Mailing List Archive

[goals][upgrade-checkers] Week R-26 Update
The big update this week is version 0.1.0 of oslo.upgradecheck was
released. The documentation along with usage examples can be found here
[1]. A big thanks to Ben Nemec for getting that done since a few
projects were waiting for it.

In other updates, some changes were proposed in other projects [2].

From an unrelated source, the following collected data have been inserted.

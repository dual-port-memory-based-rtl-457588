// dsp_array: the complete DPRAM-coupled parallel DSP system.
//
// N_UNITS programmable processing units (PUs) work in parallel and exchange
// data only through dual-port memories, so no unit ever waits for a bus
// arbiter. The units form a ring: between unit k and unit (k+1) mod N sits
// one DPS link (a dual-port RAM plus sync lines), used as port 2 ("right")
// of unit k and port 1 ("left") of unit k+1. To shorten the path across the
// ring, every unit has a fourth memory interface (port 3) with a "bypass"
// DPS link: unit k is joined to unit j with
//     j = (k + 3) mod N  for even k,
//     j = (k - 3) mod N  for odd k,
// so for N = 6 the bypass pairs are 0-3, 2-5 and 4-1. Bypass link b joins
// unit 2b (side A) and unit (2b+3) mod N (side B). N must be even and at
// least 6. Each unit also has a DPR: a code memory and a data memory shared
// with the host, plus access to the unit's registers. All units' DPRs and the
// global registers sit on the one programming interface (prog_if).
//
// Memories per system: N DPRs (two RAMs each), N ring links and N/2 bypass
// links. Everything runs on one clock; rst is synchronous and active high.
// Host timing is that of prog_if: read data one cycle after the request.
//
// The ring, the bypass rule, the DPR/DPS roles, the global start/stop and
// error registers and the default of 6 units follow the source description;
// the memory sizes and number of sync lines are this design's choices.
module dsp_array
  import dsp_pkg::*;
#(
  parameter int unsigned N_UNITS     = 6,
  parameter int unsigned CODE_DEPTH  = 512,
  parameter int unsigned MEM_DEPTH   = 512,   // DPR data area and every DPS link
  parameter int unsigned SYNC_BITS   = 4,
  parameter int unsigned STACK_DEPTH = 16,
  localparam int unsigned HAW        = ($clog2(CODE_DEPTH) > $clog2(MEM_DEPTH)) ?
                                       $clog2(CODE_DEPTH) : $clog2(MEM_DEPTH),
  localparam int unsigned UW         = $clog2(N_UNITS),
  localparam int unsigned HA         = HAW + 2 + UW + 1
) (
  input  logic               clk,
  input  logic               rst,
  // programming interface (host bus)
  input  logic               host_en,
  input  logic               host_we,
  input  logic [HA-1:0]      host_addr,
  input  word_t              host_wdata,
  output word_t              host_rdata,
  output logic               host_rvalid,
  // status
  output logic               any_error,
  output logic [N_UNITS-1:0] unit_running
);

  localparam int unsigned PCW = $clog2(CODE_DEPTH);
  localparam int unsigned AW  = $clog2(MEM_DEPTH);
  localparam int unsigned NB  = N_UNITS / 2;

  if (N_UNITS % 2 != 0 || N_UNITS < 6) begin : g_bad_n
    $error("dsp_array: N_UNITS must be even and at least 6");
  end

  // ---------------- programming interface ----------------
  logic [N_UNITS-1:0]  h_en;
  logic                h_we;
  region_e             h_region;
  logic [HAW-1:0]      h_addr;
  word_t               h_wdata;
  word_t [N_UNITS-1:0] h_rdata;
  logic                g_en, g_we;
  logic [3:0]          g_addr;
  word_t               g_wdata, g_rdata;
  logic                start_all, stop_all;
  logic [N_UNITS-1:0]  unit_error;

  prog_if #(.N_UNITS(N_UNITS), .HAW(HAW)) u_prog_if (
    .clk, .rst,
    .host_en, .host_we, .host_addr, .host_wdata, .host_rdata, .host_rvalid,
    .unit_en(h_en), .unit_we(h_we), .unit_region(h_region), .unit_addr(h_addr),
    .unit_wdata(h_wdata), .unit_rdata(h_rdata),
    .g_en, .g_we, .g_addr, .g_wdata, .g_rdata
  );

  global_regs #(.N_UNITS(N_UNITS)) u_global (
    .clk, .rst, .en(g_en), .we(g_we), .addr(g_addr), .wdata(g_wdata), .rdata(g_rdata),
    .unit_error, .unit_running, .start_all, .stop_all, .any_error
  );

  // ---------------- unit-side memory interfaces ----------------
  logic  [N_UNITS-1:0][NPORTS-1:0]         pu_en, pu_we;
  logic  [N_UNITS-1:0][NPORTS-1:0][AW-1:0] pu_addr;
  word_t [N_UNITS-1:0][NPORTS-1:0]         pu_wdata, pu_rdata;
  logic  [N_UNITS-1:0][2:0][SYNC_BITS-1:0] pu_sync_out, pu_sync_in;

  // ring links: side A = unit k (port 2), side B = unit k+1 (port 1)
  logic  [N_UNITS-1:0]                 ra_en, ra_we, rb_en, rb_we;
  logic  [N_UNITS-1:0][AW-1:0]         ra_addr, rb_addr;
  word_t [N_UNITS-1:0]                 ra_wdata, ra_rdata, rb_wdata, rb_rdata;
  logic  [N_UNITS-1:0][SYNC_BITS-1:0]  ra_so, ra_si, rb_so, rb_si;

  // bypass links: side A = unit 2b, side B = unit (2b+3) mod N (both port 3)
  logic  [NB-1:0]                      ba_en, ba_we, bb_en, bb_we;
  logic  [NB-1:0][AW-1:0]              ba_addr, bb_addr;
  word_t [NB-1:0]                      ba_wdata, ba_rdata, bb_wdata, bb_rdata;
  logic  [NB-1:0][SYNC_BITS-1:0]       ba_so, ba_si, bb_so, bb_si;

  for (genvar c = 0; c < N_UNITS; c++) begin : g_ring
    dps #(.DEPTH(MEM_DEPTH), .SYNC_BITS(SYNC_BITS)) u_link (
      .clk, .rst,
      .a_en(ra_en[c]), .a_we(ra_we[c]), .a_addr(ra_addr[c]), .a_wdata(ra_wdata[c]),
      .a_rdata(ra_rdata[c]), .a_sync_out(ra_so[c]), .a_sync_in(ra_si[c]),
      .b_en(rb_en[c]), .b_we(rb_we[c]), .b_addr(rb_addr[c]), .b_wdata(rb_wdata[c]),
      .b_rdata(rb_rdata[c]), .b_sync_out(rb_so[c]), .b_sync_in(rb_si[c])
    );
  end

  for (genvar b = 0; b < NB; b++) begin : g_bypass
    dps #(.DEPTH(MEM_DEPTH), .SYNC_BITS(SYNC_BITS)) u_link (
      .clk, .rst,
      .a_en(ba_en[b]), .a_we(ba_we[b]), .a_addr(ba_addr[b]), .a_wdata(ba_wdata[b]),
      .a_rdata(ba_rdata[b]), .a_sync_out(ba_so[b]), .a_sync_in(ba_si[b]),
      .b_en(bb_en[b]), .b_we(bb_we[b]), .b_addr(bb_addr[b]), .b_wdata(bb_wdata[b]),
      .b_rdata(bb_rdata[b]), .b_sync_out(bb_so[b]), .b_sync_in(bb_si[b])
    );
  end

  // ---------------- units and their DPRs ----------------
  for (genvar k = 0; k < N_UNITS; k++) begin : g_unit
    localparam int unsigned LEFT    = (k + N_UNITS - 1) % N_UNITS;  // ring link on the left
    localparam int unsigned PARTNER = bypass_partner(k, N_UNITS);
    localparam int unsigned BLINK   = (k % 2 == 0) ? k / 2 : PARTNER / 2;

    logic          code_en;
    logic [PCW-1:0] code_addr;
    word_t         code_rdata;
    logic          reg_we;
    logic [3:0]    reg_addr;
    word_t         reg_wdata, reg_rdata;

    dpr #(.CODE_DEPTH(CODE_DEPTH), .DATA_DEPTH(MEM_DEPTH), .HAW(HAW)) u_dpr (
      .clk,
      .host_en(h_en[k]), .host_we(h_we), .host_region(h_region), .host_addr(h_addr),
      .host_wdata(h_wdata), .host_rdata(h_rdata[k]),
      .code_en, .code_addr, .code_rdata,
      .data_en(pu_en[k][P_DPR]), .data_we(pu_we[k][P_DPR]), .data_addr(pu_addr[k][P_DPR]),
      .data_wdata(pu_wdata[k][P_DPR]), .data_rdata(pu_rdata[k][P_DPR]),
      .reg_we, .reg_addr, .reg_wdata, .reg_rdata
    );

    pu #(.CODE_DEPTH(CODE_DEPTH), .MEM_DEPTH(MEM_DEPTH), .SYNC_BITS(SYNC_BITS),
         .STACK_DEPTH(STACK_DEPTH)) u_pu (
      .clk, .rst,
      .code_en, .code_addr, .code_rdata,
      .mem_en(pu_en[k]), .mem_we(pu_we[k]), .mem_addr(pu_addr[k]),
      .mem_wdata(pu_wdata[k]), .mem_rdata(pu_rdata[k]),
      .sync_out(pu_sync_out[k]), .sync_in(pu_sync_in[k]),
      .reg_we, .reg_addr, .reg_wdata, .reg_rdata,
      .start_all, .stop_all, .running(unit_running[k]), .error(unit_error[k])
    );

    // port 2: ring link k, side A
    assign ra_en[k]    = pu_en[k][P_RIGHT];
    assign ra_we[k]    = pu_we[k][P_RIGHT];
    assign ra_addr[k]  = pu_addr[k][P_RIGHT];
    assign ra_wdata[k] = pu_wdata[k][P_RIGHT];
    assign ra_so[k]    = pu_sync_out[k][1];
    assign pu_rdata[k][P_RIGHT] = ra_rdata[k];
    assign pu_sync_in[k][1]     = ra_si[k];

    // port 1: ring link k-1, side B
    assign rb_en[LEFT]    = pu_en[k][P_LEFT];
    assign rb_we[LEFT]    = pu_we[k][P_LEFT];
    assign rb_addr[LEFT]  = pu_addr[k][P_LEFT];
    assign rb_wdata[LEFT] = pu_wdata[k][P_LEFT];
    assign rb_so[LEFT]    = pu_sync_out[k][0];
    assign pu_rdata[k][P_LEFT] = rb_rdata[LEFT];
    assign pu_sync_in[k][0]    = rb_si[LEFT];

    // port 3: bypass link, side A for even units, side B for odd units
    if (k % 2 == 0) begin : g_byp_a
      assign ba_en[BLINK]    = pu_en[k][P_BYPASS];
      assign ba_we[BLINK]    = pu_we[k][P_BYPASS];
      assign ba_addr[BLINK]  = pu_addr[k][P_BYPASS];
      assign ba_wdata[BLINK] = pu_wdata[k][P_BYPASS];
      assign ba_so[BLINK]    = pu_sync_out[k][2];
      assign pu_rdata[k][P_BYPASS] = ba_rdata[BLINK];
      assign pu_sync_in[k][2]      = ba_si[BLINK];
    end else begin : g_byp_b
      assign bb_en[BLINK]    = pu_en[k][P_BYPASS];
      assign bb_we[BLINK]    = pu_we[k][P_BYPASS];
      assign bb_addr[BLINK]  = pu_addr[k][P_BYPASS];
      assign bb_wdata[BLINK] = pu_wdata[k][P_BYPASS];
      assign bb_so[BLINK]    = pu_sync_out[k][2];
      assign pu_rdata[k][P_BYPASS] = bb_rdata[BLINK];
      assign pu_sync_in[k][2]      = bb_si[BLINK];
    end
  end

endmodule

And finally, Lance Bragstad and I had a discussion this week [3] about
the validity of upgrade checks looking for deleted configuration
options. The main scenario I'm thinking about here is FFU where someone
is going from Mitaka to Pike. Let's say a config option was deprecated
in Newton and then removed in Ocata. As the operator is rolling through
from Mitaka to Pike, they might have missed the deprecation signal in
Newton and removal in Ocata. Does that mean we should have upgrade
checks that look at the configuration for deleted options, or options
where the deprecated alias is removed? My thought is that if things will
not work once they get to the target release and restart the service
code, which would definitely impact the upgrade, then checking for those
scenarios is probably OK. If on the other hand the removed options were
just tied to functionality that was removed and are otherwise not
causing any harm then I don't think we need a check for that. It was
noted that oslo.config has a new validation tool [4] so that would take
care of some of this same work if run during upgrades. So I think
whether or not an upgrade check should be looking for config option
removal ultimately depends on the severity of what happens if the manual
intervention to handle that removed option is not performed. That's
pretty broad, but these upgrade checks aren't really set in stone for
what is applied to them. I'd like to get input from others on this,
especially operators and if they would find these types of checks useful.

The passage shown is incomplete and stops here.